Looking back in March 2020, the virus’s initial behavior shows how the infections will be over time with a high value of R0. Indicating a significant increase in positivity rate and new infection clusters, consequently increasing hospitalizations and deaths.

This implies that the daily infection density characterizes the daily reproduction rate of the SARS-CoV-2 virus. Hence,

$$ {f} \;(number\; of\; infections)\; \;\;\Rightarrow\;\; \;\beta $$

The β is influenced by the number of infections within the population, which typically depends on the rate of infections. The rate of infection in this context represents the acceleration of infection. At a constant population, an increase in infection rate will lead to an increase in infection density. Consequently, if the rate (acceleration of infection) decreases, it will lead to a decrease in infection density and a decrease in the rate of daily spread.

Thus,

$$ {f} \;(infection \;acceleration)\; \;\;\Rightarrow\;\; \;{number\; of\; infections} $$

The above expression implies that the increase in the number of infections is a function of infection acceleration; hence, increasing the β.

Therefore,

$$ {f} \;(infection \;acceleration)\; \;\;\Rightarrow\;\; \;\beta $$

The infection acceleration is defined as the change in infection velocity over the change in time as follows:

$$ {}infection\ acceleration\! =\! \frac {change\ in \ infection\ velocity\ (\upsilon_{i})} { \;time\;} $$
(4)

At a constant population, the amount of infections and β within a population change as a result of infection acceleration. Thus,

$$ \beta =\frac {number\;of\;infections} {const.\; population\;} \equiv \frac {f(infection \; \;acceleration)} {const.\; population\;} $$
(5)

The β, which depends on the infection acceleration at a contact population, can be expressed as shown in Eqs. (6) and (7):

$$ \beta =\frac {f(infection\;acceleration)} {const.\; population\;} $$
(6)
$$ \beta=\frac {change\; in \;infection\; velocity\;(\upsilon_{i})}{ time} $$
(7)
$$ \upsilon_{i}=\beta \times time $$
(8)

where β = daily infection density and vi = change in infection velocity.

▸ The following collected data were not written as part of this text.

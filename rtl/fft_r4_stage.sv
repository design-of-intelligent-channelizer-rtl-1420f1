// fft_r4_stage: one stage of the pipelined radix-4 decimation-in-frequency
// FFT (one fine-grain element of CPE2), with its double-buffered input memory.
//
// Frames arrive as N/LANES write cycles of LANES complex words each, at any
// addresses. When the last write cycle of a frame lands, the two banks swap:
// the full bank is processed while the other one fills with the next frame.
// Processing runs LANES/4 radix-4 butterflies per clock (two for LANES = 8),
// so a frame leaves the stage N/8 clocks after it starts, well within the
// N/4-clock update period. Frames may arrive no faster than that; a frame
// completing while the previous one is still being processed sets `overrun`.
//
// Stage s (STAGE) uses span S = N/4^(s+1). Butterfly b reads
// x[base + q*S], q = 0..3, with base = (b/S)*4S + b%S, forms
//   X0 = (x0+x2) + (x1+x3)       X2 = (x0+x2) - (x1+x3)
//   X1 = (x0-x2) - j(x1-x3)      X3 = (x0-x2) + j(x1-x3)
// and multiplies Xp by W_N^(p * (b%S) * 4^s), writing it to base + p*S (in
// place). After the last stage word position pos holds frequency bin
// digit-reverse-4(pos). Twiddles come from a ROM of N entries computed when
// the design is elaborated. No scaling is applied; DATA_W leaves headroom.
//
// Pipeline: memory read (1 clock), butterfly (1), twiddle multiply (1); the
// first output cycle comes 3 clocks after the swap. A tag is latched at the
// swap and presented with the frame's outputs from its first output cycle
// until the next frame's first output cycle. Frames may follow each other
// back to back (one every N/8 clocks).
module fft_r4_stage
  import chan_pkg::*;
#(
  parameter int N     = 1024,
  parameter int STAGE = 0,
  parameter int LANES = 8
) (
  input  logic                 clk,
  input  logic                 rst_n,
  input  logic                 in_valid,
  input  logic [$clog2(N)-1:0] in_addr [LANES],
  input  cplx_t                in_data [LANES],
  input  tag_t                 in_tag,
  output logic                 out_valid,
  output logic [$clog2(N)-1:0] out_addr [LANES],
  output cplx_t                out_data [LANES],
  output tag_t                 out_tag,
  output logic                 out_first,
  output logic                 overrun
);
  localparam int NW   = $clog2(N);
  localparam int BF   = LANES / 4;                 // butterflies per clock
  localparam int CYC  = N / LANES;
  localparam int SPAN = N >> (2 * (STAGE + 1));
  localparam int TSTEP = 1 << (2 * STAGE);

  typedef tw_t rom_t [N];
  function automatic rom_t gen_cos();
    rom_t r;
    for (int i = 0; i < N; i++) r[i] = to_tw($cos(TWO_PI * i / N));
    return r;
  endfunction
  function automatic rom_t gen_msin();
    rom_t r;
    for (int i = 0; i < N; i++) r[i] = to_tw(-$sin(TWO_PI * i / N));
    return r;
  endfunction
  localparam rom_t TW_RE = gen_cos();
  localparam rom_t TW_IM = gen_msin();

  cplx_t mem [2][N];
  logic                wb;          // bank being written
  logic [$clog2(CYC+1)-1:0] wcnt;
  logic                run;
  logic [$clog2(CYC+1)-1:0] pcnt;
  logic                rb;
  tag_t                cur_tag;
  logic                f1, f2;      // first output clock of a frame, delayed
  tag_t                tag1, tag2;  // frame tag, delayed to line up with the outputs

  wire frame_done = in_valid && (wcnt == ($clog2(CYC+1))'(CYC - 1));

  always_ff @(posedge clk) begin
    if (in_valid)
      for (int i = 0; i < LANES; i++) mem[wb][in_addr[i]] <= in_data[i];
  end

  always_ff @(posedge clk) begin
    if (!rst_n) begin
      wb      <= 1'b0;
      wcnt    <= '0;
      run     <= 1'b0;
      pcnt    <= '0;
      rb      <= 1'b0;
      overrun <= 1'b0;
      out_tag <= '0;
      cur_tag <= '0;
    end else begin
      if (f2) out_tag <= tag2;
      if (in_valid) wcnt <= frame_done ? '0 : wcnt + 1'b1;
      if (frame_done) begin
        wb      <= ~wb;
        rb      <= wb;
        run     <= 1'b1;
        pcnt    <= '0;
        cur_tag <= in_tag;
        if (run && pcnt != ($clog2(CYC+1))'(CYC - 1)) overrun <= 1'b1;
      end else if (run) begin
        pcnt <= pcnt + 1'b1;
        if (pcnt == ($clog2(CYC+1))'(CYC - 1)) run <= 1'b0;
      end
    end
  end

  // ---- read -----------------------------------------------------------------
  cplx_t         x   [BF][4];
  logic [NW-1:0] bas [BF];
  logic [NW-1:0] jj  [BF];
  logic          v1, v2;
  always_ff @(posedge clk) begin
    v1 <= rst_n & run;
    f1 <= run && (pcnt == '0);
    tag1 <= cur_tag;
    tag2 <= tag1;
    v2 <= rst_n & v1;
    f2 <= f1;
    out_valid <= rst_n & v2;
    out_first <= f2;
  end
  for (genvar u = 0; u < BF; u++) begin : g_bf
    logic [NW-1:0] b, j, base;
    assign b    = NW'(pcnt) * NW'(BF) + NW'(u);
    assign j    = NW'(b % NW'(SPAN));
    assign base = NW'((b / NW'(SPAN)) * NW'(4 * SPAN)) + j;
    always_ff @(posedge clk) begin
      for (int q = 0; q < 4; q++) x[u][q] <= mem[rb][base + NW'(q * SPAN)];
      bas[u] <= base;
      jj[u]  <= j;
    end

    // ---- butterfly ---------------------------------------------------------
    cplx_t         y  [4];
    logic [NW-1:0] b2, j2;
    always_ff @(posedge clk) begin
      cplx_t t0, t1, t2, t3;
      t0 = cadd(x[u][0], x[u][2]);
      t1 = csub(x[u][0], x[u][2]);
      t2 = cadd(x[u][1], x[u][3]);
      t3 = csub(x[u][1], x[u][3]);
      y[0] <= cadd(t0, t2);
      y[2] <= csub(t0, t2);
      y[1].re <= t1.re + t3.im;       // t1 - j*t3
      y[1].im <= t1.im - t3.re;
      y[3].re <= t1.re - t3.im;       // t1 + j*t3
      y[3].im <= t1.im + t3.re;
      b2 <= bas[u];
      j2 <= jj[u];
    end

    // ---- twiddle multiply --------------------------------------------------
    for (genvar p = 0; p < 4; p++) begin : g_tw
      logic [NW-1:0] e;
      assign e = NW'(j2 * NW'(p * TSTEP));
      always_ff @(posedge clk) begin
        out_data[4*u+p] <= (p == 0) ? y[p] : cmul_tw(y[p], TW_RE[e], TW_IM[e]);
        out_addr[4*u+p] <= b2 + NW'(p * SPAN);
      end
    end
  end

endmodule
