// tb_fft_r4_stage: stages 0 and 1 of a 16-point radix-4 FFT, both fed the
// same random frames (written in a scrambled address order). Each output word
// is compared with the stage's defining sum, computed here in floating point:
// at address a = base + p*S (S = N/4^(s+1), j = base mod S)
//   y[a] = W_N^(p*j*4^s) * sum_q x[base + q*S] * (-j)^(p*q).
// Frames at the N/4 update spacing and frames written back to back (one
// every N/8 clocks, the stage's full rate) must all be transformed correctly
// without raising `overrun`, each with its own tag.
module tb_fft_r4_stage;
  import chan_pkg::*;
  localparam int N = 16, LANES = 8, NW = $clog2(N);
`include "tb_check.svh"
  logic clk = 0, rst_n = 0, in_valid = 0;
  logic [NW-1:0] in_addr [LANES];
  cplx_t in_data [LANES];
  tag_t  in_tag = '0;
  logic  ov [2], oval [2], ofirst [2];
  logic [NW-1:0] oaddr [2][LANES];
  cplx_t odata [2][LANES];
  tag_t  otag [2];

  for (genvar s = 0; s < 2; s++) begin : g_dut
    fft_r4_stage #(.N(N), .STAGE(s), .LANES(LANES)) dut (
      .clk, .rst_n, .in_valid, .in_addr, .in_data, .in_tag,
      .out_valid(oval[s]), .out_addr(oaddr[s]), .out_data(odata[s]), .out_tag(otag[s]),
      .out_first(ofirst[s]), .overrun(ov[s]));
  end
  always #5 clk = ~clk;

  real xr [$][N], xi [$][N];
  int  nseen [2];
  int  nframe [2];
  real fr [N], fi [N];

  function automatic void ref_word(input int s, input int a, input int f, output real rr, output real ri);
    int S, p, base, j, e;
    real sr, si, cr, ci;
    S = N >> (2 * (s + 1));
    p = (a / S) % 4;
    base = a - p * S;
    j = base % S;
    sr = 0; si = 0;
    for (int q = 0; q < 4; q++) begin
      // (-j)^(pq): 0 -> 1, 1 -> -j, 2 -> -1, 3 -> +j
      case ((p * q) % 4)
        0: begin sr += xr[f][base+q*S]; si += xi[f][base+q*S]; end
        1: begin sr += xi[f][base+q*S]; si -= xr[f][base+q*S]; end
        2: begin sr -= xr[f][base+q*S]; si -= xi[f][base+q*S]; end
        3: begin sr -= xi[f][base+q*S]; si += xr[f][base+q*S]; end
      endcase
    end
    e = (p * j * (1 << (2 * s))) % N;
    cr = $cos(6.283185307179586 * e / N);
    ci = -$sin(6.283185307179586 * e / N);
    rr = sr * cr - si * ci;
    ri = sr * ci + si * cr;
  endfunction

  for (genvar s = 0; s < 2; s++) begin : g_mon
    always @(posedge clk)
      if (rst_n && oval[s]) begin
        for (int i = 0; i < LANES; i++) begin
          real rr, ri;
          ref_word(s, int'(oaddr[s][i]), nframe[s], rr, ri);
          check($sqrt((rr - odata[s][i].re) ** 2 + (ri - odata[s][i].im) ** 2) <= 2.0 + 1e-5 * $sqrt(rr * rr + ri * ri),
                $sformatf("stage %0d frame %0d addr %0d: (%0d,%0d) want (%0.1f,%0.1f)", s,
                          nframe[s], oaddr[s][i], odata[s][i].re, odata[s][i].im, rr, ri));
        end
        check(otag[s] == tag_t'(8'(nframe[s] + 1)), $sformatf("tag %0d follows frame %0d", otag[s], nframe[s]));
        nseen[s]++;
        if (nseen[s] == N / LANES) begin
          nseen[s] = 0;
          nframe[s]++;
        end
      end
  end

  task automatic send_frame(input int f);
    int perm [N];
    for (int i = 0; i < N; i++) perm[i] = (i * 5 + 3) % N;   // scrambled order
    for (int c = 0; c < N / LANES; c++) begin
      @(negedge clk);
      in_valid = 1;
      in_tag   = tag_t'(8'(f + 1));
      for (int i = 0; i < LANES; i++) begin
        int a;
        a = perm[c * LANES + i];
        in_addr[i]    = NW'(a);
        in_data[i].re = DATA_W'($rtoi(xr[f][a]));
        in_data[i].im = DATA_W'($rtoi(xi[f][a]));
      end
    end
  endtask

  initial begin
    repeat (2000) @(posedge clk);
    failures++;
    $display("FAIL: watchdog");
    finish_tb();
  end

  initial begin
    nseen = '{0, 0};
    nframe = '{0, 0};
    for (int f = 0; f < 6; f++) begin
      for (int i = 0; i < N; i++) begin
        fr[i] = real'($urandom_range(0, 200000)) - 100000.0;
        fi[i] = real'($urandom_range(0, 200000)) - 100000.0;
      end
      xr.push_back(fr);
      xi.push_back(fi);
    end
    for (int i = 0; i < LANES; i++) begin in_addr[i] = '0; in_data[i] = '0; end
    repeat (3) @(negedge clk);
    rst_n = 1;
    for (int f = 0; f < 4; f++) begin
      send_frame(f);
      @(negedge clk);
      in_valid = 0;
      repeat (N / 4 - N / LANES - 1) @(negedge clk);
    end
    repeat (10) @(negedge clk);
    check(!ov[0] && !ov[1], "no overrun at the update spacing");
    check(nframe[0] == 4 && nframe[1] == 4, "all frames processed");
    // two frames back to back at the full rate
    send_frame(4);
    send_frame(5);
    @(negedge clk);
    in_valid = 0;
    repeat (10) @(negedge clk);
    check(!ov[0] && !ov[1] && nframe[0] == 6 && nframe[1] == 6,
          "back-to-back frames processed without overrun");
    finish_tb();
  end
endmodule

By integrating the υi over time, we obtain

$$ \int \upsilon_{i}dt =\int \beta dt $$
(9)
$$ \beta \int dt=\beta t+c $$
(10)

The initial υi before the outbreak equal to zero (i.e., υi = 0). Therefore, replacing c with this initial infection velocity, we have

$$ \beta \int dt=\beta t+ (\upsilon_{i} = 0) $$
(11)

To determine the stage of infection in terms of its position (yi) within the susceptible population over time, we apply the velocity relationship [40], expressed as

$$ \upsilon =\frac {change\;in\; position(y_{i})} {time (t)} $$
(12)

where v = infection velocity.

Hence, to obtain the target infection stage yi with respect to t, we integrate accordingly yi with respect to t, we have

$$ y_{i}(t) =\int \upsilon dt $$
(13)

Under the assumption that (υ=υi), by integrating the infection velocity over time, similar to Equation (9), yields

$$ \int \upsilon dt = \int \beta t+\upsilon_{0}dt $$
(14)

As we hope to determine the infection stage in terms of the position within a population, there is also a need to estimate the time these infections occur. From Equation (14) above, going further, we can determine t of infection as

$$ \int \beta t+ \upsilon_{0}dt = \int \beta tdt+\int \upsilon_{0}dt $$
(15)
$$ = \beta \int tdt+\int \upsilon_{0}dt $$
(16)
$$ = \beta \left(\frac {1} {2}t^{2}\right) +\upsilon_{0}t+c $$
(17)

Here, c which represents the initial infection stage before the outbreak is equal to zero (i.e., c=yi=0). In addition, at this early stage, the amount of infections as well as the infection velocity are both equal to zero.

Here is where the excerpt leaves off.